• PROBLEM DESCRIPTION: Starting at the top of the entries, restate word for word each line up to and including the one with "shared_memory_controller #(.N_CLUSTERS(1), .SHARED_DEPTH(256))".

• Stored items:
________________________
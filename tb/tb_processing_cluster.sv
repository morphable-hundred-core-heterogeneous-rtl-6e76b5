// tb_processing_cluster: one cluster with 15 behavioural PEs, its external
// port on a one-cluster shared memory controller. For each configuration
// (Type B, Type C, Type A) it sends a configuration word to every live core
// at once, collects the result packets under random back-pressure and checks
// them: one packet per live core, six words, TLAST on the sixth, packets not
// interleaved, core_id and cluster_id fields, no memory error flagged by the
// PE, the event count of the kernel for that PE type, and an unbroken chain
// of atomic swap values over all cores. Words sent to slots the configuration
// does not hold, to a blank cluster and to a cluster under reconfiguration
// must be dropped: no PE leaves reset and no packet comes back.
module tb_processing_cluster;
  import morph_pkg::*;
  localparam int MC = 15, CL = 4;
  logic clk = 0;
  always #5 clk = ~clk;
  logic rst_n, reconfiguring, active;
  cluster_cfg_e cfg;
  logic [3:0] cluster_id;
  logic [31:0] s_tdata, m_tdata;
  logic s_tlast, s_tvalid, s_tready, m_tlast, m_tvalid, m_tready;
  core_to_pe_t [MC-1:0] to_pe;
  pe_to_core_t [MC-1:0] from_pe;
  mem_req_t [MC-1:0] pe_lmem_req, pe_bus_req;
  logic     [MC-1:0] pe_lmem_gnt, pe_bus_gnt;
  mem_rsp_t [MC-1:0] pe_lmem_rsp, pe_bus_rsp;
  mem_req_t ext_req;
  logic     ext_gnt;
  mem_rsp_t ext_rsp;
  int checks = 0, failures = 0;

  processing_cluster #(.MAX_CORES(MC)) dut (.*);
  shared_memory_controller #(.N_CLUSTERS(1), .SHARED_DEPTH(256)) u_sh (
    .clk, .rst_n, .cl_req(ext_req), .cl_gnt(ext_gnt), .cl_rsp(ext_rsp)
  );
  for (genvar c = 0; c < MC; c++) begin : g_pe
    pe_model #(.CLUSTER(CL), .CORE(c)) u_pe (
      .clk, .to_pe(to_pe[c]), .from_pe(from_pe[c]),
      .lmem_req(pe_lmem_req[c]), .lmem_gnt(pe_lmem_gnt[c]), .lmem_rsp(pe_lmem_rsp[c]),
      .bus_req(pe_bus_req[c]), .bus_gnt(pe_bus_gnt[c]), .bus_rsp(pe_bus_rsp[c])
    );
  end

  initial begin
    repeat (300000) @(posedge clk);
    failures++;
    $display("watchdog expired");
    $display("TB_RESULT checks=%0d failures=%0d", checks, failures);
    $finish;
  end

  task automatic chk(input logic c, input string m);
    checks++;
    if (!c) begin failures++; $display("FAIL: %s", m); end
  endtask

  logic [32:0] outq[$];
  always @(posedge clk) if (rst_n && m_tvalid && m_tready) outq.push_back({m_tlast, m_tdata});
  always @(negedge clk) m_tready = ($urandom % 4) != 0;

  int rel_seen;   // cycles in which some PE was out of reset
  always @(posedge clk) if (to_pe[0].pe_rst == 1'b0 || |(~{to_pe[14].pe_rst, to_pe[13].pe_rst, to_pe[12].pe_rst, to_pe[9].pe_rst})) rel_seen++;

  task automatic send(input int core, input int k, input int r, input int n);
    @(negedge clk);
    s_tdata = {4'(CL), 4'(core), 4'(k), 8'(r), 12'(n)}; s_tvalid = 1; s_tlast = 1;
    forever begin
      #1;
      if (s_tready) break;
      @(negedge clk);
    end
    @(negedge clk);
    s_tvalid = 0;
  endtask

  int seen [int];
  int n_swaps = 0;

  task automatic phase(input cluster_cfg_e t, input int k, input int r, input int live);
    int got [MC];
    cfg = t;
    repeat (3) @(negedge clk);
    for (int c = 0; c < live; c++) send(c, k, r, 3 + c);
    for (int c = 0; c < MC; c++) got[c] = 0;
    for (int p = 0; p < live; p++) begin
      logic [32:0] w [6];
      int core; int unsigned exp;
      for (int i = 0; i < 6; i++) begin
        while (outq.size() == 0) @(negedge clk);
        w[i] = outq.pop_front();
      end
      core = int'(w[0][27:24]);
      for (int i = 0; i < 6; i++) begin
        chk(w[i][32] == (i == 5), "tlast on sixth word only");
        chk(w[i][31:24] == {4'(CL), 4'(core)}, "packet not interleaved, ids right");
      end
      chk(core < live, "reply from a live core");
      got[core]++;
      chk(w[0][23] == 1'b0, "PE memory checks");
      if (seen.exists(int'(w[0][22:0]))) begin failures++; $display("swap value twice"); end
      seen[int'(w[0][22:0])] = 1;
      n_swaps++;
      exp = 3 + core;
      if (k == 2) chk(w[(t == CFG_TYPE_A) ? 4 : 2][23:0] == 24'(exp), "kernel 2 event count");
      if (k >= 3) chk(w[(t == CFG_TYPE_C) ? 3 : 5][23:0] == 24'(exp), "FP event count");
    end
    for (int c = 0; c < live; c++) chk(got[c] == 1, $sformatf("core %0d replied %0d times", c, got[c]));
  endtask

  task automatic expect_drop(input int core, input string why);
    int rel_before;
    rel_before = rel_seen;
    send(core, 1, 0, 2);
    repeat (200) @(negedge clk);
    chk(outq.size() == 0 && rel_seen == rel_before, why);
  endtask

  initial begin
    rst_n = 0; cfg = CFG_TYPE_B; reconfiguring = 0; cluster_id = 4'(CL);
    s_tdata = 0; s_tlast = 0; s_tvalid = 0; rel_seen = 0;
    repeat (3) @(posedge clk);
    rst_n = 1;
    phase(CFG_TYPE_B, 2, 1, 12);
    expect_drop(13, "Type B has no core 13");
    phase(CFG_TYPE_C, 3, 2, 8);
    expect_drop(9, "Type C has no core 9");
    phase(CFG_TYPE_A, 1, 3, 15);
    phase(CFG_TYPE_A, 2, 4, 15);
    cfg = CFG_BLANK;
    #1 chk(!active, "blank cluster inactive");
    expect_drop(0, "blank cluster drops words");
    cfg = CFG_TYPE_C; reconfiguring = 1;
    expect_drop(0, "cluster under reconfiguration drops words");
    reconfiguring = 0;
    phase(CFG_TYPE_C, 4, 5, 8);
    chk(seen.exists(0) && seen.num() == n_swaps, "atomic swap chain");
    $display("TB_RESULT checks=%0d failures=%0d", checks, failures);
    $finish;
  end
endmodule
________________________
• TASK RESPONSE:
filename tb/tb_processing_cluster.sv
repository morphable-hundred-core-heterogeneous-rtl-6e76b5
// tb_processing_cluster: one cluster with 15 behavioural PEs, its external
// port on a one-cluster shared memory controller. For each configuration
// (Type B, Type C, Type A) it sends a configuration word to every live core
// at once, collects the result packets under random back-pressure and checks
// them: one packet per live core, six words, TLAST on the sixth, packets not
// interleaved, core_id and cluster_id fields, no memory error flagged by the
// PE, the event count of the kernel for that PE type, and an unbroken chain
// of atomic swap values over all cores. Words sent to slots the configuration
// does not hold, to a blank cluster and to a cluster under reconfiguration
// must be dropped: no PE leaves reset and no packet comes back.
module tb_processing_cluster;
  import morph_pkg::*;
  localparam int MC = 15, CL = 4;
  logic clk = 0;
  always #5 clk = ~clk;
  logic rst_n, reconfiguring, active;
  cluster_cfg_e cfg;
  logic [3:0] cluster_id;
  logic [31:0] s_tdata, m_tdata;
  logic s_tlast, s_tvalid, s_tready, m_tlast, m_tvalid, m_tready;
  core_to_pe_t [MC-1:0] to_pe;
  pe_to_core_t [MC-1:0] from_pe;
  mem_req_t [MC-1:0] pe_lmem_req, pe_bus_req;
  logic     [MC-1:0] pe_lmem_gnt, pe_bus_gnt;
  mem_rsp_t [MC-1:0] pe_lmem_rsp, pe_bus_rsp;
  mem_req_t ext_req;
  logic     ext_gnt;
  mem_rsp_t ext_rsp;
  int checks = 0, failures = 0;

  processing_cluster #(.MAX_CORES(MC)) dut (.*);
  shared_memory_controller #(.N_CLUSTERS(1), .SHARED_DEPTH(256)) u_sh (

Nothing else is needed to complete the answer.